Клайв Барнс отметил в «Нью-Йорк таймс»: «Вернувшаяся на бродвейскую сцену Ингрид Бергман так хороша, что сама является произведением искусства».
Ингрид все это не особенно волновало. Вхождение в мир Юджина О’Нила потребовало от нее столько сил и оказалось столь необычным, что чужое мнение об этой работе было не так уж и важно.
я встретила Карлотту, когда мы привезли пьесу в Нью-Йорк. Я считала, что она должна обязательно увидеть пьесу. «Нет, — последовал ответ. — Я никуда не выхожу. Мне нечего надеть, и я ничего не вижу». Это была правда. Она потеряла глаза, разбирая мелкий почерк О’Нила, и поэтому теперь носила очки с толстыми линзами. Я пыталась как-то порадовать ее — посылала ей цветы, небольшие подарки. Купила ей два платья, часто приходила к ней на чай. «Вы знаете, я не люблю женщин, — говорила она. — Не люблю. И не могу понять, почему так полюбила вас». Карлотта подарила мне фотографию, где она совсем еще юная и совершенно прелестная женщина. Показала мне книгу, уже изданную, в которой приводятся все тексты почтовых открыток, посланных ей О’Нилом. В большинстве из них он приносил свои извинения: «Прости меня, я был ужасен», «Не понимаю, как ты выносишь меня». Да, жить с ним было, очевидно, нелегко.
И вот она однажды наконец сказала, что попробует приехать в театр на дневной спектакль.
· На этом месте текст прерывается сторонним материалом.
// tb_hh_neuron: runs the CORDIC Hodgkin-Huxley neuron for 3000 Euler steps
// for each of two parameter sets, from reset, with a constant input current,
// and checks:
//  * every step against a real-valued model of the same equations, started
//    from the neuron's own previous state (V, n, m, h), so that rounding
//    does not accumulate; tolerances cover the CORDIC iteration errors;
//  * that the neuron fires repeatedly (V crosses 0 mV) and as often as a
//    free-running real-valued model, within one spike;
//  * the step time: 7 stages of 2(2*14+1)+2 clocks plus the update.
// Parameters (conductances divided by 100 so that they fit their formats,
// with 1/Cm = 100, which gives the usual millisecond dynamics):
//  set 1: gNa = 1.2, gK = 0.36, gl = 0.003, VNa = 55.12, VK = -72.14,
//         Vl = -49.42, I = 0.1;
//  set 2: gNa = 0.5, gK = 0.05, gl = 0.001, VNa = 50, VK = -100, Vl = -85,
//         I = 0.1.
module tb_hh_neuron;
  localparam int W = 22;
  localparam int NSTEPS = 3000;
  logic clk = 1'b0, rst_n = 1'b0, en = 1'b0;
  logic signed [W-1:0] i_in, v, n, m, h;
  logic signed [15:0] cm_inv, v_na, v_k, v_l, g_na, g_k, g_l;
  logic step_done;
  int checks = 0, failures = 0;

  hh_neuron dut (.*);
  always #5 clk = ~clk;

  initial begin
    repeat (3000000) @(posedge clk);
    failures++;
    $display("TB_RESULT checks=%0d failures=%0d", checks, failures);
    $finish;
  end

  // real-valued parameters as the hardware sees them
  real gna, gk, gl, vna, vk, vl, cinv, ii;
  function automatic real fx(input logic signed [W-1:0] a);
    return real'(a) / 4096.0;
  endfunction

  // one Euler step of the model (same shift-sum constants as the design)
  task automatic model_step(inout real V, inout real N, inout real M, inout real H);
    real p1, t1, t2, t3, ta, tbn, tbm, an, am, bh, ah, bn, bm, isum;
    p1  = V * (1.0/16 + 1.0/32 + 1.0/128);
    t1  = p1 + 5.0; t2 = p1 + 3.5; t3 = p1 + 3.0;
    ta  = V * (1.0/32 + 1.0/64 + 1.0/512 + 1.0/1024) + 3.0;
    tbn = V * (1.0/128 + 1.0/256 + 1.0/1024) + 0.75;
    tbm = V * (1.0/32 + 1.0/64 + 1.0/128) + 3.33;
    an  = t1 * (1.0/16 + 1.0/32 + 1.0/128) / (1.0 - $exp(-t1));
    am  = t2 / (1.0 - $exp(-t2));
    bh  = 1.0 / ($exp(-t3) + 1.0);
    ah  = $exp(-ta) * (1.0/16 + 1.0/128);
    bn  = $exp(-tbn) / 8.0;
    bm  = 4.0 * $exp(-tbm);
    isum = ii - gk*N*N*N*N*(V - vk) - gna*M*M*M*H*(V - vna) - gl*(V - vl);
    V = V + cinv * isum / 32.0;
    N = N + (an*(1.0 - N) - bn*N) / 32.0;
    M = M + (am*(1.0 - M) - bm*M) / 32.0;
    H = H + (ah*(1.0 - H) - bh*H) / 32.0;
  endtask

  function automatic real absr(input real a);
    return a < 0.0 ? -a : a;
  endfunction

  task automatic run_set(input string name, input int nsteps);
    real V, N, M, H, fV, fN, fM, fH, ev, en_, em, eh, maxv, maxg;
    int spikes, fspikes, cyc, bad;
    logic above, fabove;
    gna = real'(g_na >>> 1) / 4096.0; gk = real'(g_k >>> 3) / 4096.0;
    gl  = real'(g_l >>> 3) / 4096.0;
    vna = real'(v_na) / 256.0; vk = real'(v_k) / 256.0; vl = real'(v_l) / 256.0;
    cinv = real'(cm_inv) / 256.0; ii = real'(i_in) / 4096.0;
    en = 1'b0; rst_n = 1'b0;
    repeat (3) @(negedge clk);
    rst_n = 1'b1;
    fV = fx(v); fN = fx(n); fM = fx(m); fH = fx(h);
    spikes = 0; fspikes = 0; above = 1'b0; fabove = 1'b0; maxv = 0.0; maxg = 0.0; bad = 0;
    @(negedge clk) en = 1'b1;
    for (int s = 0; s < nsteps; s++) begin
      V = fx(v); N = fx(n); M = fx(m); H = fx(h);
      model_step(V, N, M, H);
      model_step(fV, fN, fM, fH);
      cyc = 0;
      do begin @(negedge clk); cyc++; end while (!step_done);
      ev = absr(fx(v) - V); en_ = absr(fx(n) - N); em = absr(fx(m) - M); eh = absr(fx(h) - H);
      if (ev > maxv) maxv = ev;
      if (en_ > maxg) maxg = en_;
      if (em > maxg) maxg = em;
      if (eh > maxg) maxg = eh;
      checks++;
      if (ev > 0.2 || en_ > 0.004 || em > 0.004 || eh > 0.004) begin
        failures++;
        if (bad++ < 5)
          $display("FAIL %s step %0d: V %f/%f n %f/%f m %f/%f h %f/%f", name, s, fx(v), V, fx(n), N,
                   fx(m), M, fx(h), H);
      end
      if (s > 0) begin
        checks++;
        if (cyc != 7 * (2 * 29 + 2) + 1) begin
          failures++;
          if (bad++ < 5) $display("FAIL %s step %0d took %0d cycles", name, s, cyc);
        end
      end
      if (fx(v) > 0.0 && !above) spikes++;
      above = fx(v) > 0.0;
      if (fV > 0.0 && !fabove) fspikes++;
      fabove = fV > 0.0;
    end
    $display("%s: max step error V %f mV, gates %f; spikes %0d (model %0d)", name, maxv, maxg, spikes, fspikes);
    checks++;
    if (spikes < 3) begin failures++; $display("FAIL %s: neuron did not fire", name); end
    checks++;
    if (spikes > fspikes + 1 || spikes < fspikes - 1) begin
      failures++; $display("FAIL %s: spike count %0d vs model %0d", name, spikes, fspikes);
    end
  endtask

  initial begin
    // parameter set 1
    cm_inv = 16'sd25600;   // 100.0 (Q8.8)
    v_na   = 16'sd14111;   // 55.12
    v_k    = -16'sd18468;  // -72.14
    v_l    = -16'sd12652;  // -49.42
    g_na   = 16'sd9830;    // 1.2 (Q3.13)
    g_k    = 16'sd11796;   // 0.36 (Q1.15)
    g_l    = 16'sd98;      // 0.003 (Q1.15)
    i_in   = 22'sd410;     // 0.1 (Q10.12)
    run_set("set 1", NSTEPS);
    // parameter set 2
    v_na   = 16'sd12800;   // 50
    v_k    = -16'sd25600;  // -100
    v_l    = -16'sd21760;  // -85
    g_na   = 16'sd4096;    // 0.5
    g_k    = 16'sd1638;    // 0.05
    g_l    = 16'sd33;      // 0.001
    i_in   = 22'sd410;     // 0.1
    run_set("set 2", NSTEPS);
    $display("TB_RESULT checks=%0d failures=%0d", checks, failures);
    $finish;
  end
endmodule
Я заказала машину и попросила съездить за ней. С директором труппы мы договорились не устраивать никакой суматохи, а сделать так, чтобы Карлотта чувствовала себя спокойно. После спектакля привела ее за кулисы. По щекам Карлотты текли слезы.
— Я плохо вас видела, но зато хорошо слышала, — сказала она. — Ах, как бы мне хотелось, чтобы он слышал вас.
Она была просто чудесна. Это был последний раз, когда я ее видела. Она вернулась к себе домой, а вскоре после нашей встречи ее отправили в клинику для душевнобольных, где она и умерла.